Loss ” means any loss, liability, claim, obligation, deficiency, demand, judgment, damage, interest, fines, penalties, claims, suits, actions, causes of action, assessments, awards, costs and expenses (including costs of investigation and defense and attorneys’ and other professionals’ fees), whether or not involving a third-party claim.

Management Restricted Stock Agreement ” means the Amended and Restated Restricted Stock Agreement dated December 21, 2007, by and among the Company, BC Management Holdings, LLC, Austin Ventures VIII, L.P., AV Partners VII, L.P., and AV Partners VIII, L.P., as amended by that certain Amendment #1 to Amended and Restated Restricted Stock Agreement dated June 16, 2008.
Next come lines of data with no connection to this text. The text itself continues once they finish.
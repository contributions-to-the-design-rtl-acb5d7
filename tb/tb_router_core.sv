// tb_router_core: test of the routing core alone (IN CTRL, switch control,
// crossbar) at node 11, with no input buffering.
//
// The same stimulus as the full router test: first five packets on five
// disjoint paths, which must stream at one flit per cycle per path, then
// random traffic with random stalls on inputs and outputs. A scoreboard
// rebuilds every packet at the outputs and compares it with the next packet
// of its source, and checks the XY output. It also checks the sideband
// outputs: bound_valid/bound_in must name the source of every flit seen on
// an output, and in_busy must be high while a source has a packet in flight.
module tb_router_core;
  import noc_pkg::*;
  localparam logic [3:0] ME = 4'h5;
  localparam int PAY1 = 30;
  logic clk = 0, rst_n = 0;
  always #5 clk = ~clk;

  logic [NPORTS-1:0]      rx_valid, rx_ready, tx_valid, tx_ready;
  logic [NPORTS-1:0][7:0] rx_data, tx_data;

  router_core #(.FLIT_W(8), .ROUTER_ADDR(ME)) dut (
    .clk, .rst_n,
    .in_valid(rx_valid), .in_ready(rx_ready), .in_data(rx_data),
    .out_valid(tx_valid), .out_ready(tx_ready), .out_data(tx_data),
    .in_busy, .bound_valid, .bound_in);
  logic [NPORTS-1:0] in_busy, bound_valid;
  logic [NPORTS-1:0][PORT_W-1:0] bound_in;
  int   bound_seen [NPORTS][$];

  int checks = 0, failures = 0;
  int n_fifo_full = 0, n_arb = 0, n_queued = 0, n_five = 0, n_pkts = 0;

  typedef logic [7:0] flit_q_t[$];
  flit_q_t tx_stim [NPORTS];           // flits still to inject per input
  flit_q_t sent_pkts [NPORTS][$];      // packets sent per input, in order
  int      sent_route [NPORTS][$];
  flit_q_t rx_buf [NPORTS];            // packet being rebuilt per output
  int      throttle_in, throttle_out;  // percent

  task automatic check(input bit ok, input string what);
    checks++;
    if (!ok) begin failures++; $display("FAIL %s at %0t", what, $time); end
  endtask

  function automatic int ref_route(logic [3:0] d);
    if (d[3:2] != ME[3:2]) return (d[3:2] > ME[3:2]) ? 0 : 1;
    if (d[1:0] != ME[1:0]) return (d[1:0] > ME[1:0]) ? 2 : 3;
    return 4;
  endfunction

  task automatic make_packet(input int src, input logic [3:0] dest, input int len);
    flit_q_t p;
    p.push_back({4'($urandom), dest});
    p.push_back(8'(len));
    p.push_back({5'($urandom), 3'(src)});     // first payload flit names the source
    for (int k = 1; k < len; k++) p.push_back(8'($urandom));
    foreach (p[k]) tx_stim[src].push_back(p[k]);
    sent_pkts[src].push_back(p);
    sent_route[src].push_back(ref_route(dest));
  endtask

  initial begin
    repeat (200000) @(posedge clk);
    failures++; $display("watchdog expired");
    $display("TB_RESULT checks=%0d failures=%0d", checks, failures);
    $finish;
  end

  // drivers and scoreboard, all on the falling edge / just after the rising edge
  initial begin
    logic [NPORTS-1:0] in_fire, out_fire;
    logic [NPORTS-1:0][7:0] od;
    rx_valid = 0; rx_data = '0; tx_ready = 0;
    throttle_in = 100; throttle_out = 100;
    repeat (3) @(posedge clk); rst_n = 1;
    forever begin
      @(negedge clk);
      for (int i = 0; i < NPORTS; i++) begin
        rx_valid[i] = (tx_stim[i].size() > 0) && ($urandom_range(1, 100) <= throttle_in);
        rx_data[i]  = (tx_stim[i].size() > 0) ? tx_stim[i][0] : 8'h00;
        tx_ready[i] = ($urandom_range(1, 100) <= throttle_out);
      end
      #1;
      in_fire  = rx_valid & rx_ready;
      out_fire = tx_valid & tx_ready;
      od       = tx_data;
      for (int o = 0; o < NPORTS; o++) if (out_fire[o]) begin
        check(bound_valid[o], "bound_valid while flits leave");
        bound_seen[o].push_back(int'(bound_in[o]));
      end
      for (int i = 0; i < NPORTS; i++) if (rx_valid[i] && !rx_ready[i]) n_fifo_full++;
      if ($countones(dut.addr_valid) > 1) n_arb++;
      if (dut.u_switch.g_out[0].u_req_fifo.count > 1 ||
          dut.u_switch.g_out[1].u_req_fifo.count > 1 ||
          dut.u_switch.g_out[2].u_req_fifo.count > 1 ||
          dut.u_switch.g_out[3].u_req_fifo.count > 1 ||
          dut.u_switch.g_out[4].u_req_fifo.count > 1) n_queued++;
      if (out_fire == '1) n_five++;
      @(posedge clk); #1;
      for (int i = 0; i < NPORTS; i++) if (in_fire[i]) void'(tx_stim[i].pop_front());
      for (int i = 0; i < NPORTS; i++)
        if (sent_pkts[i].size() > 0 && tx_stim[i].size() > 0 &&
            tx_stim[i].size() < sent_pkts[i][$].size()) check(in_busy[i], "in_busy during a packet");
      for (int o = 0; o < NPORTS; o++) if (out_fire[o]) begin
        rx_buf[o].push_back(od[o]);
        if (rx_buf[o].size() >= 3 && rx_buf[o].size() == 2 + int'(rx_buf[o][1])) begin
          int src; src = int'(rx_buf[o][2][2:0]);
          check(src < NPORTS && sent_pkts[src].size() > 0, "packet has a pending source");
          if (src < NPORTS && sent_pkts[src].size() > 0) begin
            check(rx_buf[o] == sent_pkts[src][0], "packet contents and order");
            check(sent_route[src][0] == o, "packet left through its XY output");
            foreach (bound_seen[o][k]) check(bound_seen[o][k] == src, "bound_in names the source");
            void'(sent_pkts[src].pop_front());
            void'(sent_route[src].pop_front());
          end
          n_pkts++;
          rx_buf[o].delete();
          bound_seen[o].delete();
        end
      end
    end
  end

  function automatic bit all_delivered();
    for (int i = 0; i < NPORTS; i++) if (sent_pkts[i].size() > 0 || tx_stim[i].size() > 0) return 0;
    return 1;
  endfunction

  initial begin
    int t0, t1, best_run, run;
    wait (rst_n);
    // ---- phase 1: five disjoint flows (targets 01, 21, 10, 12, 11)
    @(negedge clk);
    make_packet(EAST,  4'h1, PAY1);   // 01 -> West
    make_packet(LOCAL, 4'h9, PAY1);   // 21 -> East
    make_packet(NORTH, 4'h4, PAY1);   // 10 -> South
    make_packet(SOUTH, 4'h6, PAY1);   // 12 -> North
    make_packet(WEST,  4'h5, PAY1);   // 11 -> Local
    t0 = $time / 10;
    best_run = 0; run = 0;
    while (!all_delivered()) begin
      @(posedge clk); #2;
      if ((tx_valid & tx_ready) == '1) run++; else run = 0;
      if (run > best_run) best_run = run;
    end
    t1 = $time / 10;
    $display("phase 1: %0d cycles for 5 x %0d flits, longest 5-path run %0d", t1 - t0, PAY1 + 2, best_run);
    check(best_run >= PAY1 - 2, "five paths stream one flit per cycle each");
    check(t1 - t0 <= PAY1 + 2 + 10, "five packets delivered within header setup + one flit per cycle");
    // ---- phase 2: random traffic with back-pressure
    throttle_in = 70; throttle_out = 60;
    for (int n = 0; n < 80; n++)
      for (int i = 0; i < NPORTS; i++) begin
        logic [3:0] d;
        do d = 4'($urandom); while (ref_route(d) == i && i != LOCAL);
        make_packet(i, d, $urandom_range(1, 10));
      end
    while (!all_delivered()) @(posedge clk);
    repeat (5) @(posedge clk);
    check(n_pkts == 5 + 400, "every packet delivered");
    check(n_fifo_full > 0, "an input was stalled by the core");
    check(n_arb > 0, "simultaneous routing requests were arbitrated");
    check(n_queued > 0, "an output had requests queued behind its owner");
    check(n_five > 0, "five concurrent paths occurred");
    $display("packets=%0d input_stalls=%0d arbitration=%0d queued=%0d five_paths=%0d",
             n_pkts, n_fifo_full, n_arb, n_queued, n_five);
    $display("TB_RESULT checks=%0d failures=%0d", checks, failures);
    $finish;
  end
endmodule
Management Stockholders ” means Steve Denton, Dan Donovan, Rob Bothwell, Frank McKenna and Scott Davis.

Merger Consideration ” means (i) the Purchase Price, plus (ii) the Aggregate Option Exercise Price, the Aggregate Warrant Exercise Price and the Aggregate Stockholder Loan Value, plus (iii) the Estimated Working Capital Excess, if any, minus (iv) the amount of the Merger Consideration Deductions, and minus (v) the Escrowed Amount.

Merger Consideration Deductions ” means the aggregate amount of (i) the outstanding Indebtedness, (ii) all outstanding Company Fees and Expenses set forth on the Third Party Payables Schedule and (iii) the Estimated Working Capital Shortfall, if any.

Mississippi Pre-Closing Tax Liability ” means any Taxes due and payable by the Company for the Pre-Closing Tax Period or Straddle Period in the State of Mississippi and any attendant Taxes due in other jurisdictions related to the failure to file Tax Returns or pay Taxes in the State of Mississippi during the Pre-Closing Tax Period.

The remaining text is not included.